# Yamaha 50TLR with bypassed oil pump? Problems?



## Smackdaddy53 (Dec 31, 2012)

It’s fine just premix and roll with it. Unless you forget to premix you are better off because the oil injection systems can fail. I have a 70TLR with oil injection. Some of them came factory without oil injection, some have it removed. Either way is fine. Premix your gas in jugs and pour it in the tank.


----------



## j_f (Dec 15, 2021)

Smackdaddy53 said:


> It’s fine just premix and roll with it. Unless you forget to premix you are better off because the oil injection systems can fail. I have a 70TLR with oil injection. Some of them came factory without oil injection, some have it removed. Either way is fine. Premix your gas in jugs and pour it in the tank.


Yeah, I don't see why it would be a problem-- it just reverts back to being like every other smoky old two-stroke. Thanks!


----------



## TxSalt (11 mo ago)

I second the “premix and don’t worry”, particularly if the price is right. Does it still have an oil injection system or has that been abandoned?


----------



## fishnpreacher (Jul 28, 2018)

I've been doing it for years. Oil injection was abandoned years ago.


----------



## j_f (Dec 15, 2021)

TxSalt said:


> I second the “premix and don’t worry”, particularly if the price is right. Does it still have an oil injection system or has that been abandoned?


Definitely priced fairly. Unsure if it’s still intact, but I’ll ask.


----------



## Tilly_Copano (Feb 12, 2017)

Should have done this to my old 70 2 stroke. Mechanic suspected oil injection failed and that’s what caused the engine to blow…


----------



## fishnpreacher (Jul 28, 2018)

Tilly_Copano said:


> Should have done this to my old 70 2 stroke. Mechanic suspected oil injection failed and that’s what caused the engine to blow…
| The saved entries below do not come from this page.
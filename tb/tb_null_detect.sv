// tb_null_detect: self-checking test of null_detect. Random BPSK vectors are
// sent through random channels with noise; the reference chain supplies X, D
// and the selected index. The decided symbol, its channel number, the
// cancelled r and the reduced H and channel list are compared with the
// reference model. Both symbol values and every removal position must occur.
module tb_null_detect;
  import vblast_ref_pkg::*;
  localparam int NR = 4, K = 4, W = 24, PSH = W - 2, GSH = W + 1, NV = 400;

  logic clk = 0, rst_n = 1, in_valid = 0, out_valid;
  logic signed [W-1:0] x_re [K][K], x_im [K][K], dlt [K];
  logic [1:0] jmin;
  logic signed [W-1:0] h_re [NR][K], h_im [NR][K], r_re [NR], r_im [NR];
  logic [1:0] idx [K];
  logic sym_neg;
  logic [1:0] sym_idx;
  logic signed [W-1:0] h_re_o [NR][K-1], h_im_o [NR][K-1], r_re_o [NR], r_im_o [NR];
  logic [1:0] idx_o [K-1];
  int checks = 0, failures = 0, cyc = 0, t_in[$], got = 0, nneg = 0, npos = 0, jhit[K];
  longint exp_q[$];

  null_detect #(.NR(NR), .K(K), .W(W), .PSH(PSH)) dut (.*);

  always #5 clk = ~clk;
  always @(posedge clk) cyc <= cyc + 1;

  initial begin
    #200000;
    failures++;
    $display("watchdog expired");
    $display("TB_RESULT checks=%0d failures=%0d", checks, failures);
    $finish;
  end

  initial begin
    m4_t hr, hi, gr, gi, pr, pi, xr, xi;
    v4_t d, q, rr, ri;
    i4_t ix;
    int j;
    bit neg;
    for (int a = 0; a < K; a++) begin
      jhit[a] = 0; dlt[a] = '0; idx[a] = '0;
      for (int b = 0; b < K; b++) begin x_re[a][b] = '0; x_im[a][b] = '0; end
    end
    for (int n = 0; n < NR; n++) begin
      r_re[n] = '0; r_im[n] = '0;
      for (int c = 0; c < K; c++) begin h_re[n][c] = '0; h_im[n][c] = '0; end
    end
    jmin = '0;
    #1 rst_n = 0;
    repeat (3) @(posedge clk);
    rst_n <= 1;
    for (int v = 0; v < NV; v++) begin
      for (int n = 0; n < 4; n++) begin
        rr[n] = 0; ri[n] = 0;
        for (int c = 0; c < 4; c++) begin
          hr[n][c] = rsat(longint'(gauss() * 2.0 ** (W - 2) / 3.0), W);
          hi[n][c] = rsat(longint'(gauss() * 2.0 ** (W - 2) / 3.0), W);
        end
      end
      for (int c = 0; c < 4; c++) begin
        bit sn;
        sn = $urandom_range(0, 1);
        for (int n = 0; n < 4; n++) begin
          rr[n] += sn ? -hr[n][c] : hr[n][c];
          ri[n] += sn ? -hi[n][c] : hi[n][c];
        end
      end
      for (int n = 0; n < 4; n++) begin
        rr[n] = rsat(rr[n] + longint'(gauss() * 2.0 ** (W - 6)), W);
        ri[n] = rsat(ri[n] + longint'(gauss() * 2.0 ** (W - 6)), W);
      end
      gram(hr, hi, 4, K, 64, W, GSH, gr, gi);
      chol(gr, gi, K, W, pr, pi, d);
      trinv(pr, pi, K, W, PSH, xr, xi);
      j = qmin(xr, xi, d, K, W, PSH, q);
      for (int c = 0; c < 4; c++) ix[c] = (c + v) % 4;
      // drive the inputs before detect() updates hr/hi/rr/ri/ix in place
      jmin <= 2'(j);
      for (int a = 0; a < K; a++) begin
        dlt[a] <= W'(d[a]);
        idx[a] <= 2'(ix[a]);
        for (int b = 0; b < K; b++) begin x_re[a][b] <= W'(xr[a][b]); x_im[a][b] <= W'(xi[a][b]); end
      end
      for (int n = 0; n < NR; n++) begin
        r_re[n] <= W'(rr[n]); r_im[n] <= W'(ri[n]);
        for (int c = 0; c < K; c++) begin h_re[n][c] <= W'(hr[n][c]); h_im[n][c] <= W'(hi[n][c]); end
      end
      exp_q.push_back(ix[j]);
      exp_q.push_back(j);
      neg = detect(xr, xi, d, j, NR, K, W, PSH, hr, hi, rr, ri, ix);
      exp_q.push_back(neg);
      for (int n = 0; n < NR; n++) begin
        exp_q.push_back(rr[n]); exp_q.push_back(ri[n]);
        for (int c = 0; c < K - 1; c++) begin exp_q.push_back(hr[n][c]); exp_q.push_back(hi[n][c]); end
      end
      for (int c = 0; c < K - 1; c++) exp_q.push_back(ix[c]);
      t_in.push_back(cyc);
      in_valid <= 1;
      @(posedge clk);
    end
    in_valid <= 0;
    repeat (5) @(posedge clk);
    checks++;
    if (got != NV) begin failures++; $display("got %0d of %0d results", got, NV); end
    checks += 2;
    if (nneg == 0 || npos == 0) begin failures++; $display("only one symbol value seen"); end
    for (int a = 0; a < K; a++) begin
      checks++;
      if (jhit[a] == 0) begin failures++; $display("column %0d never removed", a); end
    end
    $display("symbols: %0d positive, %0d negative", npos, nneg);
    $display("TB_RESULT checks=%0d failures=%0d", checks, failures);
    $finish;
  end

  always @(posedge clk) if (out_valid) begin
    longint e, e2;
    int ti;
    ti = t_in.pop_front();
    got++;
    checks++;
    if (cyc - ti - 1 != 1) begin failures++; $display("latency %0d", cyc - ti - 1); end
    e = exp_q.pop_front();
    checks++;
    if (longint'(sym_idx) != e) failures++;
    e = exp_q.pop_front();
    jhit[e]++;
    e = exp_q.pop_front();
    checks++;
    if (sym_neg) nneg++; else npos++;
    if (longint'(sym_neg) != e) begin
      failures++;
      if (failures < 10) $display("decision got %0d exp %0d", sym_neg, e);
    end
    for (int n = 0; n < NR; n++) begin
      e = exp_q.pop_front(); e2 = exp_q.pop_front();
      checks++;
      if (longint'(r_re_o[n]) != e || longint'(r_im_o[n]) != e2) begin
        failures++;
        if (failures < 10) $display("r[%0d] got %0d,%0d exp %0d,%0d", n, r_re_o[n], r_im_o[n], e, e2);
      end
      for (int c = 0; c < K - 1; c++) begin
        e = exp_q.pop_front(); e2 = exp_q.pop_front();
        checks++;
        if (longint'(h_re_o[n][c]) != e || longint'(h_im_o[n][c]) != e2) failures++;
      end
    end
    for (int c = 0; c < K - 1; c++) begin
      e = exp_q.pop_front();
      checks++;
      if (longint'(idx_o[c]) != e) failures++;
    end
  end
endmodule
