// loki_core: the Kyber NTT / INTT / point-wise multiplication accelerator.
//
// Four dual-port BRAMs hold two 256-coefficient polynomials: BRAMs 0/1 are
// polynomial A (first input, and the result of PWM), BRAMs 2/3 polynomial B
// (second input). In each pair one BRAM is "current"; an operation reads the
// current BRAM and writes the other, swapping them every stage. A single
// unified butterfly unit does all arithmetic, a ROM holds the twiddle
// factors, and the control unit sequences everything. Input multiplexers put
// host data (LOAD/DIN) into the BRAMs; output multiplexers pick the BRAM to
// read (READ) and apply the final reduction of the operation (DOUT).
//
// Interface (all synchronous to clk_i, active-low asynchronous reset):
//   start_i/op_i/poly_i  start an operation (NTT or INTT on polynomial
//                        poly_i, or PWM A := A o B); ignored while busy
//   done_o               one-cycle pulse 906 (NTT, INTT) or 649 (PWM)
//                        cycles after start; busy_o high in between
//   load_i               write din_i to coefficient load_addr_i of
//                        polynomial load_poly_i (idle only)
//   read_i               read coefficient read_addr_i of polynomial
//                        read_poly_i (idle only); dout_o is valid with
//                        dout_valid_o two cycles later
// Coefficients are canonical residues in [0, q). Results equal the Kyber
// reference functions poly_ntt, poly_invntt_tomont and
// poly_basemul_montgomery modulo q.
//
// At each NTT/INTT stage boundary the last write-backs of a stage meet the
// first reads of the next on the same BRAM; loki_fwd_buf absorbs them so that
// one butterfly is issued every cycle without stalls.
//
// The block structure follows the document's architecture diagram; the
// stage-boundary forwarding buffer, the register between the input multiplexers and the butterfly unit, the
// one-cycle read latency and the load/read handshake are this design's
// choice.
module loki_core
  import loki_pkg::*;
#(
  parameter int unsigned LAT_NTT = 906,
  parameter int unsigned LAT_PWM = 649
) (
  input  logic   clk_i,
  input  logic   rst_ni,
  input  logic   start_i,
  input  op_e    op_i,
  input  logic   poly_i,
  output logic   busy_o,
  output logic   done_o,
  input  logic   load_i,
  input  logic   load_poly_i,
  input  caddr_t load_addr_i,
  input  coef_t  din_i,
  input  logic   read_i,
  input  logic   read_poly_i,
  input  caddr_t read_addr_i,
  output coef_t  dout_o,
  output logic   dout_valid_o
);
  // ---------------- control unit ----------------
  logic        rd_en, rd_src2_en, brom_en;
  logic [1:0]  rd_src, rd_src2, cur;
  post_e [1:0] post;
  caddr_t      rd_addr0, rd_addr1;
  logic [ZETA_AW-1:0] brom_addr;
  logic        mux_valid, mux_odd;
  op_e         mux_op;
  logic [2:0]  mux_slot;
  logic [1:0]  mux_src, mux_src2;
  logic        wr_we0, wr_we1, wr_pwm;
  logic [1:0]  wr_dst;
  caddr_t      wr_addr0, wr_addr1;
  logic        host_load, host_read;

  assign host_load = load_i && !busy_o;
  assign host_read = read_i && !busy_o;

  loki_ctrl #(.LAT_NTT(LAT_NTT), .LAT_PWM(LAT_PWM)) u_ctrl (
    .clk_i, .rst_ni, .start_i, .op_i, .poly_i,
    .load_i(host_load), .load_poly_i,
    .busy_o, .done_o, .cur_o(cur), .post_o(post),
    .rd_en_o(rd_en), .rd_src_o(rd_src), .rd_src2_en_o(rd_src2_en),
    .rd_src2_o(rd_src2), .rd_addr0_o(rd_addr0), .rd_addr1_o(rd_addr1),
    .brom_en_o(brom_en), .brom_addr_o(brom_addr),
    .mux_valid_o(mux_valid), .mux_op_o(mux_op), .mux_slot_o(mux_slot),
    .mux_odd_o(mux_odd), .mux_src_o(mux_src), .mux_src2_o(mux_src2),
    .wr_we0_o(wr_we0), .wr_we1_o(wr_we1), .wr_dst_o(wr_dst),
    .wr_addr0_o(wr_addr0), .wr_addr1_o(wr_addr1), .wr_pwm_o(wr_pwm)
  );

  // ---------------- BRAMs and their port multiplexers ----------------
  coef_t  out1, out2;
  logic   en0 [4], we0 [4], en1 [4], we1 [4];
  caddr_t a0 [4], a1 [4];
  coef_t  wd0 [4], wd1 [4], rd0 [4], rd1 [4];
  logic [1:0] host_bram;

  assign host_bram = host_load ? {load_poly_i, cur[load_poly_i]}
                               : {read_poly_i, cur[read_poly_i]};

  logic  divert, fhit0, fhit1;
  coef_t fdata0, fdata1;

  loki_fwd_buf #(.PAIRS(5)) u_fwd (
    .clk_i, .rst_ni, .clear_i(start_i && !busy_o),
    .rd_en_i(rd_en), .rd_src_i(rd_src), .rd_addr0_i(rd_addr0), .rd_addr1_i(rd_addr1),
    .wr_en_i(wr_we0 || wr_we1), .wr_dst_i(wr_dst), .wr_addr0_i(wr_addr0),
    .wr_addr1_i(wr_addr1), .wr_data0_i(out1), .wr_data1_i(out2),
    .divert_o(divert), .hit0_o(fhit0), .hit1_o(fhit1), .data0_o(fdata0), .data1_o(fdata1)
  );

  always_comb begin
    for (int b = 0; b < 4; b++) begin
      en0[b] = 1'b0; we0[b] = 1'b0; a0[b] = '0; wd0[b] = '0;
      en1[b] = 1'b0; we1[b] = 1'b0; a1[b] = '0; wd1[b] = '0;
      // port 0: write back, operand read, or host access
      if ((wr_we0 || wr_we1) && wr_dst == 2'(b) && !divert) begin
        en0[b] = wr_we0; we0[b] = 1'b1; a0[b] = wr_addr0; wd0[b] = out1;
        en1[b] = wr_we1; we1[b] = 1'b1; a1[b] = wr_addr1;
        wd1[b] = wr_pwm ? out1 : out2;
      end else if (rd_en && (rd_src == 2'(b) || (rd_src2_en && rd_src2 == 2'(b)))) begin
        en0[b] = 1'b1; a0[b] = rd_addr0;
        en1[b] = 1'b1; a1[b] = rd_addr1;
      end else if ((host_load || host_read) && host_bram == 2'(b)) begin
        en0[b] = 1'b1; we0[b] = host_load;
        a0[b]  = host_load ? load_addr_i : read_addr_i;
        wd0[b] = din_i;
      end
    end
  end

  for (genvar b = 0; b < 4; b++) begin : g_bram
    loki_bram #(.DEPTH(KYBER_N), .WIDTH(COEF_W)) u_bram (
      .clk_i,
      .en0_i(en0[b]), .we0_i(we0[b]), .addr0_i(a0[b]), .wdata0_i(wd0[b]), .rdata0_o(rd0[b]),
      .en1_i(en1[b]), .we1_i(we1[b]), .addr1_i(a1[b]), .wdata1_i(wd1[b]), .rdata1_o(rd1[b])
    );
  end

  coef_t zeta;
  loki_brom #(.DEPTH(128)) u_brom (
    .clk_i, .en_i(brom_en), .addr_i(brom_addr), .zeta_o(zeta)
  );

  // ---------------- butterfly input multiplexers ----------------
  coef_t    A0, A1, B0, B1;
  coef_t    bu_a, bu_b, bu_tw;
  bu_mode_e bu_mode;
  mul_src_e bu_msrc;
  logic     bu_cap;

  assign A0 = fhit0 ? fdata0 : rd0[mux_src];
  assign A1 = fhit1 ? fdata1 : rd1[mux_src];
  assign B0 = rd0[mux_src2];
  assign B1 = rd1[mux_src2];

  always_ff @(posedge clk_i or negedge rst_ni) begin
    if (!rst_ni) begin
      bu_a <= '0; bu_b <= '0; bu_tw <= '0;
      bu_mode <= BU_CT; bu_msrc <= MUL_SRC_B; bu_cap <= 1'b0;
    end else begin
      bu_cap  <= 1'b0;
      bu_msrc <= MUL_SRC_B;
      if (mux_valid) begin
        unique case (mux_op)
          OP_NTT: begin
            bu_mode <= BU_CT; bu_a <= A0; bu_b <= A1; bu_tw <= zeta;
          end
          OP_INTT: begin
            // (a - b) * w with w = -zeta equals the reference (b - a) * zeta
            bu_mode <= BU_GS; bu_a <= A0; bu_b <= A1; bu_tw <= neg_q(zeta);
          end
          default: begin
            bu_mode <= BU_MUL;
            bu_a    <= '0;
            unique case (mux_slot)
              3'd0:    begin bu_b <= A1; bu_tw <= B1; bu_cap <= 1'b1; end
              3'd1:    begin bu_b <= A0; bu_tw <= B1; end
              3'd2:    begin bu_b <= A1; bu_tw <= B0; end
              3'd3:    begin bu_b <= A0; bu_tw <= B0; end
              default: begin
                bu_msrc <= MUL_SRC_FB;
                bu_tw   <= mux_odd ? neg_q(zeta) : zeta;
              end
            endcase
          end
        endcase
      end
    end
  end

  loki_butterfly u_bu (
    .clk_i, .rst_ni,
    .mode_i(bu_mode), .mul_src_i(bu_msrc), .cap_i(bu_cap),
    .a_i(bu_a), .b_i(bu_b), .tw_i(bu_tw),
    .out1_o(out1), .out2_o(out2)
  );

  // ---------------- output multiplexers and post-processing ----------------
  logic  rd_pend;
  logic [1:0] rd_bram;
  post_e rd_post;
  always_ff @(posedge clk_i or negedge rst_ni) begin
    if (!rst_ni) begin
      rd_pend <= 1'b0; rd_bram <= '0; rd_post <= POST_NONE;
    end else begin
      rd_pend <= host_read;
      if (host_read) begin
        rd_bram <= host_bram;
        rd_post <= post[read_poly_i];
      end
    end
  end

  loki_out_stage u_out (
    .clk_i, .rst_ni,
    .valid_i(rd_pend), .coef_i(rd0[rd_bram]), .post_i(rd_post),
    .valid_o(dout_valid_o), .dout_o(dout_o)
  );
endmodule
That's what happened to mine. Oil injector went out before I got it. Previous owner rebuilt the power head, it runs great. I just premix and go.


----------



## Smackdaddy53 (Dec 31, 2012)

If the oil tank is still there it likely still has the oil pump. If the tank is gone the system has been removed and oil pump is blocked off. If there is no tank it could possibly be a model that didn’t come with the injection system.


----------



## SS06 (Apr 6, 2021)

Common issue....premix to tank, premix to tank...did you hear me? 
Oil injection is not to be trusted...premix to tank and those motors last forever


----------



## Smackdaddy53 (Dec 31, 2012)

SS06 said:


> Common issue....premix to tank, premix to tank...did you hear me?
> Oil injection is not to be trusted...premix to tank and those motors last forever


I have a 2000 Yamaha 70TLRZ with unknown hours but I bet over 2000…oil injection is still kicking.


----------



## SS06 (Apr 6, 2021)

Smackdaddy53 said:


> I have a 2000 Yamaha 70TLRZ with unknown hours but I bet over 2000…oil injection is still kicking.


Sure there are plenty out there working...and plenty that are not.
Most of us also don't have your level of knowledge and experience toying around with these older 2strokes....


----------



## Smackdaddy53 (Dec 31, 2012)

SS06 said:


> Sure there are plenty out there working...and plenty that are not.
> Most of us also don't have your level of knowledge and experience toying around with these older 2strokes....


The Yamaha oil injection system is one of the most reliable. If the linkage comes off a spring takes the lever to 100:1 injection and you will notice more smoke immediately. Over injection is better than under.


----------



## SS06 (Apr 6, 2021)

Smackdaddy53 said:


> The Yamaha oil injection system is one of the most reliable. If the linkage comes off a spring takes the lever to 100:1 injection and you will notice more smoke immediately. Over injection is better than under.


See....that's why we have you here...you know your stuff


----------



## j_f (Dec 15, 2021)

Thanks for the replies, fellas. Anything else I should know about these? I know they have a reputation for durability and a cult following, but if I pull the trigger on the boat I'm tempted to sell it to repower with a remote 4S. I don't imagine a big Yammy 2S tiller will be a hard sell to the Cajuns around here. Again, thanks for your thoughts.


----------



## markp1958 (Jan 11, 2021)

Smackdaddy53 said:


> The Yamaha oil injection system is one of the most reliable. If the linkage comes off a spring takes the lever to 100:1 injection and you will notice more smoke immediately. Over injection is better than under.


Why would it smoke more at 100-1?


----------



## Smackdaddy53 (Dec 31, 2012)

markp1958 said:


> Why would it smoke more at 100-1?


I meant double oil 25:1


----------



## j_f (Dec 15, 2021)

markp1958 said:


> Why would it smoke more at 100-1?


Look at the math brain on Markp!


----------



## Mako 181 (May 1, 2020)

My linkage recently broke at the oil pump. The first indication was that the binnacle felt odd. It seemed to be missing the small area of play at dead idle before going into neutral. Then the throttle stuck at 4500 RPM. Pulled back on it hard and nothing... reeved it then pulled back and it went to idle and neutral. Hmmmmm

Thinking maybe the binnacle or cable was bad. Docked it behind the condo. Next day went out and all was well with the exception of the binnacle feeling funny. Next thing I know it is running rough at low speed but was ok over 2500.RPM. Smoking more than normal. Then the throttle stuck again. A little rev and again it came back to an idle.

Pulled the cowling off. Found the broken white plastic linkage clip with the rest of the linkage just hanging loose. Determined it was running full oil as the coil spring has flipped the lever that was no longer connected. Determined that the linkage would bind up on the engine if it fell in the right spot causing the throttle to stick.

Long story.... Replaced clip for $15.00 and everything was fine after that. 

*Thanks Yamaha* for the automatic extra oil or I would have smoked the motor. Good design. 

I know lots of guys who run premix and there is nothing wrong with doing that either. 

SMACK IS DEAD ON AGAIN !


----------



## markp1958 (Jan 11, 2021)

j_f said:


> Look at the math brain on Markp!


That's right Bossman, I run a tight ship!


----------